Page:Revue des Deux Mondes - 1892 - tome 113.djvu/645

La bibliothèque libre.
Le texte de cette page a été corrigé et est conforme au fac-similé.

sombres au-dessus de gouffres béans où les aigles ont leurs nids. Le froid est si sec et l’absence de vent permet si peu de mesurer son intensité que l’on peut organiser très agréablement des pique-niques, des goûters sur la neige. Mrs Frampton, contente enfin, si difficile qu’elle soit, applaudit à cette agréable combinaison de Davos et du Caire.

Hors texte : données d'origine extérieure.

// tb_buff_rw_arbitor: checks the main data buffer arbiter together with the
// buffer memory. A writer offers the byte sequence f(k) at random times; a
// reader reads sequentially from its read pointer, sometimes jumping back
// (as the bit reservoir does) but never below its floor, and advances the
// floor at random. Checks: every granted read returns f(addr); no read is
// granted for a byte not yet written; no write is accepted while the buffer
// holds DEPTH bytes the reader may still need; both the full stall and the
// empty stall happen.
module tb_buff_rw_arbitor;
  localparam int DEPTH = 2048;
  logic clk = 1'b0;
  logic rst_n = 1'b0;
  always #5 clk = ~clk;
  int checks = 0, failures = 0;

  logic        wr_valid, wr_ready, rd_req, rd_gnt, rd_valid;
  logic [7:0]  wr_data, rd_data;
  logic [31:0] wr_count, rd_addr, rd_floor;
  logic        ram_we, ram_re;
  logic [10:0] ram_waddr, ram_raddr;
  logic [7:0]  ram_wdata, ram_rdata;

  buff_rw_arbitor dut (.clk, .rst_n, .wr_valid, .wr_data, .wr_ready, .wr_count,
                       .rd_req, .rd_addr, .rd_gnt, .rd_valid, .rd_data, .rd_floor,
                       .ram_we, .ram_waddr, .ram_wdata, .ram_re, .ram_raddr, .ram_rdata);
  main_data_buffer u_ram (.clk, .we(ram_we), .waddr(ram_waddr), .wdata(ram_wdata),
                          .re(ram_re), .raddr(ram_raddr), .rdata(ram_rdata));

  function automatic logic [7:0] f(input int unsigned k);
    return 8'((k * 2654435761) >> 13);
  endfunction

  task automatic check(input bit ok, input string what);
    checks++;
    if (!ok) begin failures++; if (failures < 10) $display("FAIL: %s", what); end
  endtask

  int unsigned wk = 0;
  int unsigned last_rd;
  bit          rd_pend = 1'b0;
  int          full_stalls = 0, empty_stalls = 0, phase = 0;

  always @(posedge clk) begin
    if (rst_n) begin
      // the writer
      if (wr_valid) begin
        if (wr_count - rd_floor >= DEPTH) begin
          check(!wr_ready, "write accepted into a full buffer");
          full_stalls++;
        end else check(wr_ready, "write refused with room in the buffer");
      end
      if (wr_valid && wr_ready) wk <= wk + 1;
      // the reader
      if (rd_pend) check(rd_valid && rd_data == f(last_rd), $sformatf("read of byte %0d", last_rd));
      rd_pend <= rd_gnt;
      if (rd_req) begin
        if (rd_addr >= wr_count) begin
          check(!rd_gnt, "read granted before the byte was written");
          empty_stalls++;
        end else check(rd_gnt, "read refused for a written byte");
      end
      if (rd_gnt) begin
        last_rd <= rd_addr;
        if ($urandom_range(0, 15) == 0 && rd_addr > rd_floor + 8) rd_addr <= rd_addr - 8;
        else rd_addr <= rd_addr + 1;
      end
      if ($urandom_range(0, 3) == 0 && rd_floor + 16 < rd_addr && phase != 1) rd_floor <= rd_floor + 1;
    end
  end

  // phase 0: both sides random; 1: reader idle (buffer fills); 2: writer slow
  always_comb begin
    wr_data = f(wk);
  end
  always @(negedge clk) begin
    wr_valid <= (phase == 2) ? ($urandom_range(0, 7) == 0) : ($urandom_range(0, 1) == 0);
    rd_req   <= (phase == 1) ? 1'b0 : ($urandom_range(0, 3) != 0);
  end

  initial begin
    rd_addr = '0; rd_floor = '0; wr_valid = 1'b0; rd_req = 1'b0;
    repeat (3) @(posedge clk);
    rst_n = 1'b1;
    repeat (3000) @(posedge clk);
    phase = 1;
    repeat (6000) @(posedge clk);
    phase = 2;
    repeat (8000) @(posedge clk);
    check(full_stalls > 0, "buffer never became full");
    check(empty_stalls > 0, "reader never waited for data");
    $display("full stalls %0d, empty stalls %0d, bytes %0d", full_stalls, empty_stalls, wk);
    $display("TB_RESULT checks=%0d failures=%0d", checks, failures);
    $finish;
  end

  initial begin
    repeat (100000) @(posedge clk);
    $display("FAIL: watchdog");
    $display("TB_RESULT checks=%0d failures=%0d", checks, failures + 1);
    $finish;
  end
endmodule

Quant aux mines, elles n’ont plus l’aspect immortalisé par Bret-Harte, malgré l’aspect sauvage des travailleurs qui rendrait vraisemblables certaines anecdotes vieillies sur la loi de Lynch et sur les coups de feu échangés dans les bars ou les tripots ; tout cela, quoique bien récent encore, est passé à l’état de légende ; de tous côtés des villes s’élèvent. Un entrepreneur se charge de faire la besogne pour chaque municipalité, comme dit en riant le jeune Caldwell ; si l’on commande cinquante maisons, il y jette une école par-dessus le marché ; si l’on va jusqu’à cent, il plante une église sous forme de réclame, sachant bien qu’après tout c’est rémunérateur. De cette façon, la civilisation marche à pas de géant. Le climat, du reste, favorise une activité quasi-fiévreuse en toutes choses ; on le sent à une certaine tension excessive des nerfs. Aussi quand Mordaunt, étourdi par le nombre des placemens avantageux qu’on lui propose : mines, élevage, terrains, etc., est tout près d’engager sa fortune dans les montagnes Rocheuses, sa tante lui dit assez sagement :

— De grâce, attendez un peu que l’humidité vous calme. Vous jugerez les choses de loin. Ici on est toujours prêt à sauter hors de sa peau, on se croit transformé, ma parole, en batterie électrique !

Encore un énorme trajet jusqu’à San-Francisco, dans cette longue suite de cars qui permet heureusement aux voyageurs de se délasser par des promenades, soit au buffet, soit au compartiment qui renferme des gens de connaissance. La chaîne grandiose de la Veta, la plaine d’Utah, la Cité du Lac-Salé, les étendues immenses de prairie gelée, tout cela défile magiquement jusqu’à ce que, le matin du troisième jour, on s’aperçoive dès l’aube qu’on est passé sans transition de l’hiver à l’été ; tout est en fleur, c’est la Californie.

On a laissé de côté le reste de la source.